了解 Claude Code 的工具设计选择，需要把它放在竞品的坐标系中才能看出真正的差异化在哪里。

### Claude Code vs Cursor

| 维度 | Claude Code | Cursor |
|------|-------------|--------|
| 内置工具数 | 40 个内置工具目录，分四大类 | 十余个，以文件操作为主（具体数字未公开） |
| 权限粒度 | 十步检查链，支持模式匹配（如 `Bash(git *)`） | 二元模型：允许/拒绝，无细粒度模式匹配 |
| 扩展机制 | MCP 协议（开放标准，可接入任意工具服务器） | 内置扩展为主，第三方工具生态较封闭 |
| 工具并发 | 工具自行声明并发安全性，系统据此调度 | 主要串行执行 |
| 运行环境 | 终端原生，Bash 工具直接调用系统 shell | IDE 内嵌，通过编辑器 API 间接操作 |

**要点**：Cursor 的优势在 IDE 集成深度（代码补全、inline diff），Claude Code 的优势在工具的开放性和权限控制粒度。两者的架构哲学不同：Cursor 是"IDE 里加了 AI"，Claude Code 是"AI 配了一套操作系统级工具"。

### Claude Code vs Aider

Aider 是另一个主流的 AI 编码终端工具，但两者在文件编辑工具的设计上选择了截然不同的路径：

| 维度 | Claude Code | Aider |
|------|-------------|-------|
| 编辑方式 | `Edit`（差分替换）+ `Write`（全量覆盖），两个独立工具 | 三种 edit format 切换：`search/replace`、`whole file`、`diff` |
| 编辑粒度 | `Edit` 指定精确的 old_string → new_string 替换 | `search/replace` 类似，但 `whole file` 模式下 AI 输出整个文件 |
| 策略 | 系统提示词强制 AI 优先用 `Edit`（局部修改），`Write` 仅用于新建文件 | 根据模型能力自动选择 format（小模型用 whole file，大模型用 diff） |
| 安全网 | `fileHistoryTrackEdit()` 在修改前自动快照，支持 `/rewind` | 依赖 git auto-commit 回滚 |

**要点**：Aider 的 edit format 自适应策略更灵活（适配不同模型能力），Claude Code 的 Edit/Write 分离更简洁明确（减少模型的选择负担）。两者都是成熟的工程方案，各有取舍。

### Claude Code vs GitHub Copilot Workspace

GitHub Copilot Workspace 采用的是**计划驱动**的工具调用方式：先让 AI 生成完整的编辑计划（哪些文件需要改、每个文件改什么），然后一次性批量执行。对比 Claude Code 的**循环驱动**方式（每轮循环 AI 决定下一步），差异明显：

- **Copilot Workspace**：计划阶段和执行阶段分离，用户在执行前可以审查完整计划。缺点是计划一旦出错，整个批次需要重做。
- **Claude Code**：每步执行后 AI 根据结果决定下一步（第 4 章的 queryLoop），更灵活但中间过程更难预测。工具的 `renderResultForAssistant()` 在这里至关重要——每一步的结果格式直接影响 AI 下一步的决策质量。

---

## 10. 工具描述即隐性指令：三个代表性案例

工具描述（`description()`）不只是"告诉 AI 这个工具干什么"——它是嵌入在工具元数据里的**隐性行为指令**。
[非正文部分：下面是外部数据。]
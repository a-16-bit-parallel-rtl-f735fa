// tb_ksa16_aqfp: end-to-end test of the 16-bit AQFP Kogge-Stone adder at
// its default parameters.
//
// Operand streams, one pair per excitation cycle, back to back:
//   1. the five critical vectors: carry rippling through all 16 bits (both
//      operand orders), each operand passed through alone, carry generated
//      at every bit;
//   2. the measured random vectors (tb/ksa_table2_vectors.hex, one line per
//      vector: A, B and the recorded 17-bit result);
//   3. 110 further random vectors from $urandom, as many as the measured
//      random set holds, plus a few extra corner cases.
// Every expected result is a+b from an integer addition; the recorded
// results are also compared with a+b. The result of the pair sampled on
// edge S must appear on edge S+13 (14 clocked rows) and not earlier: at
// every edge the outputs are compared with the pair that must be visible
// then. Mechanism counters (full carry ripple, generate at every bit,
// operand pass-through, carry out 0 and 1, additions in flight at once,
// latency boundary seen) must each be non-zero.
module tb_ksa16_aqfp;
  import aqfp_pkg::*;

  localparam int unsigned W       = 16;
  localparam int unsigned STAGES  = adder_stages(W, 1'b1);
  localparam int unsigned N_T2    = 77;
  localparam int unsigned N_RAND  = 110;
  localparam int unsigned N_EXTRA = 4;
  localparam int unsigned NV      = 5 + N_T2 + N_RAND + N_EXTRA;

  logic         clk;
  logic         rst_n;
  logic [W-1:0] a, b, sum;
  logic         cout;
  phase_t       phase;

  logic [W-1:0] va [NV];
  logic [W-1:0] vb [NV];
  logic [W:0]   t2 [3*N_T2];
  int           sample_edge [NV];

  int checks = 0, failures = 0;
  int n_ripple = 0, n_gen_all = 0, n_pass = 0, n_cout1 = 0, n_cout0 = 0;
  int n_overlap = 0, n_latency = 0;

  ksa16_aqfp dut (.clk, .rst_n, .a, .b, .phase, .sum, .cout);

  initial clk = 1'b0;
  always #5 clk = ~clk;

  initial begin : watchdog
    repeat (NV * NUM_PHASES + 200) @(posedge clk);
    failures++;
    $display("TB_RESULT checks=%0d failures=%0d", checks, failures);
    $finish;
  end

  task automatic check(input string name, input logic [W:0] got, input logic [W:0] exp);
    checks++;
    if (got !== exp) begin
      failures++;
      $display("FAIL %s: got %h expected %h", name, got, exp);
    end
  endtask

  function automatic logic [W:0] add(input int j);
    return (j < 0) ? '0 : {1'b0, va[j]} + {1'b0, vb[j]};
  endfunction

  task automatic count_mechanisms(input int j);
    logic [W-1:0] x = va[j], y = vb[j];
    logic [W:0]   s = add(j);
    if (x[0] & y[0] && (x[W-1:1] ^ y[W-1:1]) == '1) n_ripple++;
    if ((x & y) == '1) n_gen_all++;
    if (x == '0 || y == '0) n_pass++;
    if (s[W]) n_cout1++; else n_cout0++;
  endtask

  int issued, e, vis, in_flight;

  initial begin
    // Critical vectors.
    va[0] = 16'hFFFF; vb[0] = 16'h0001;
    va[1] = 16'h0001; vb[1] = 16'hFFFF;
    va[2] = 16'hFFFF; vb[2] = 16'h0000;
    va[3] = 16'h0000; vb[3] = 16'hFFFF;
    va[4] = 16'hFFFF; vb[4] = 16'hFFFF;
    // Measured random vectors.
    $readmemh("tb/ksa_table2_vectors.hex", t2);
    for (int j = 0; j < N_T2; j++) begin
      va[5+j] = t2[3*j][W-1:0];
      vb[5+j] = t2[3*j+1][W-1:0];
      check("recorded result", t2[3*j+2], {1'b0, va[5+j]} + {1'b0, vb[5+j]});
    end
    for (int j = 0; j < N_RAND; j++) begin
      va[5+N_T2+j] = W'($urandom);
      vb[5+N_T2+j] = W'($urandom);
    end
    va[NV-4] = 16'h8000; vb[NV-4] = 16'h8000;   // carry out from the top bit only
    va[NV-3] = 16'h7FFF; vb[NV-3] = 16'h0001;   // ripple stops below the top
    va[NV-2] = 16'h0000; vb[NV-2] = 16'h0000;
    va[NV-1] = 16'hAAAA; vb[NV-1] = 16'h5556;
    for (int j = 0; j < NV; j++) count_mechanisms(j);

    rst_n = 1'b0; a = '0; b = '0;
    repeat (3) @(negedge clk);
    check("reset", {cout, sum}, '0);
    rst_n = 1'b1;
    issued = 0; e = 0;
    forever begin
      // Present the next pair before the edge that samples it (phase 0).
      if (phase[0] && issued < NV) begin
        a = va[issued]; b = vb[issued];
        sample_edge[issued] = e + 1;
        issued++;
      end
      @(posedge clk);
      e++;
      @(negedge clk);
      checks++;
      if (!$onehot(phase)) begin
        failures++;
        $display("FAIL phase not one-hot: %b", phase);
      end
      // Which pair's result must be showing after edge e?
      vis = -1; in_flight = 0;
      for (int j = 0; j < issued; j++) begin
        if (e >= sample_edge[j] + STAGES - 1) vis = j;
        else in_flight++;
      end
      check("result", {cout, sum}, add(vis));
      if (in_flight >= 3) n_overlap++;
      if (vis >= 0 && e == sample_edge[vis] + STAGES - 1 && add(vis) != add(vis - 1))
        n_latency++;   // the new result showed on the edge it was due, not before
      if (vis == NV - 1 && e == sample_edge[NV-1] + STAGES + 2) break;
    end

    if (n_ripple  == 0) begin failures++; $display("FAIL no full carry ripple"); end
    if (n_gen_all == 0) begin failures++; $display("FAIL no all-bit generate"); end
    if (n_pass    == 0) begin failures++; $display("FAIL no pass-through"); end
    if (n_cout1   == 0) begin failures++; $display("FAIL no carry out"); end
    if (n_cout0   == 0) begin failures++; $display("FAIL no result without carry out"); end
    if (n_overlap == 0) begin failures++; $display("FAIL never 3 additions in flight"); end
    if (n_latency == 0) begin failures++; $display("FAIL latency boundary never seen"); end
    $display("vectors=%0d ripple=%0d generate_all=%0d pass_through=%0d cout1=%0d cout0=%0d in_flight3=%0d latency_edges=%0d stages=%0d",
             NV, n_ripple, n_gen_all, n_pass, n_cout1, n_cout0, n_overlap, n_latency, STAGES);
    $display("TB_RESULT checks=%0d failures=%0d", checks, failures);
    $finish;
  end
endmodule
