0E4A 075B 015A5
349A BDB1 0F24B
3291 05B0 03841
AF9C 234D 0D2E9
D6CC 7EB3 1557F
3EDA 120A 050E4
85FA F866 17E60
78A4 8059 0F8FD
CA13 3397 0FDAA
B3FC CE35 18231
60C3 2B20 08BE3
4FEC 4CE9 09CD5
6661 13C2 07A23
B11F FF4A 1B069
B380 6BFB 11F7B
7C9D 3E3B 0BAD8
C93A 836B 14CA5
2204 A274 0C478
2DEC 3876 06662
6D5B B819 12574
F5DB 25BA 11B95
9FE5 F771 19756
E74F C095 1A7E4
F4A2 9B2B 18FCD
6230 579F 0B9CF
0974 0209 00B7D
69C9 6D0D 0D6D6
267C B06B 0D6E7
C602 5098 1169A
D320 6D40 14060
95FB 6603 0FBFE
513A 6B27 0BC61
DD7A FBD7 1D951
3FDC F748 13724
F5B9 1601 10BBA
3DF8 3EA8 07CA0
4741 CA1D 1115E
6063 6A60 0CAC3
0242 2884 02AC6
2BD4 CC85 0F859
6C45 68A6 0D4EB
F8A2 F681 1EF23
1514 502C 06540
FC3D 004D 0FC8A
01D2 BBBB 0BD8D
A57A 37FF 0DD79
D00E 4853 11861
D35E 19E1 0ED3F
D4C9 CA61 19F2A
A42F C89B 16CCA
7B1D 8CA0 107BD
C6D8 25C5 0EC9D
20D9 876A 0A843
0BCD F39F 0FF6C
BADB E50B 19FE6
3CC6 EE08 12ACE
6D36 312F 09E65
2DC6 C74D 0F513
335F 0204 03563
12A9 76DB 08984
69B4 1A8C 08440
8984 EFEB 1796F
A5DF F479 19A58
0210 2F62 03172
8B3E FF92 18AD0
32AF CD67 10016
5C8B 42A1 09F2C
3A3A 3AD2 0750C
CE5D 742A 14287
6619 AFEB 11604
987D 6624 0FEA1
D2C9 52C0 12589
D7BB 0CC1 0E47C
0D6F 8F55 09CC4
F4F7 0D7D 10274
7391 5937 0CCC8
0B7B 59C2 0653D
Claude Code 的几个核心工具把大量复杂的操作规程直接写进了工具描述，让模型在"了解工具能力"的同时，同步接受行为规范的训练。下面是三个最具代表性的案例。

---

### 案例 1：BashTool 的 Git Safety Protocol

**源码位置**：`src/tools/BashTool/prompt.ts`，`getCommitAndPRInstructions()` 函数（第 42–161 行）

BashTool 的描述中内嵌了一段 **120 行**的完整 Git 操作规程（`prompt.ts` 全文 369 行，`getCommitAndPRInstructions()` 占第 42–161 行，约 1/3 篇幅），包括 commit 和 PR 的逐步流程、七条安全禁令（"Git Safety Protocol"）、并行工具调用策略、以及 HEREDOC 格式化要求。这是 Claude Code 中最长、最复杂的单个工具描述。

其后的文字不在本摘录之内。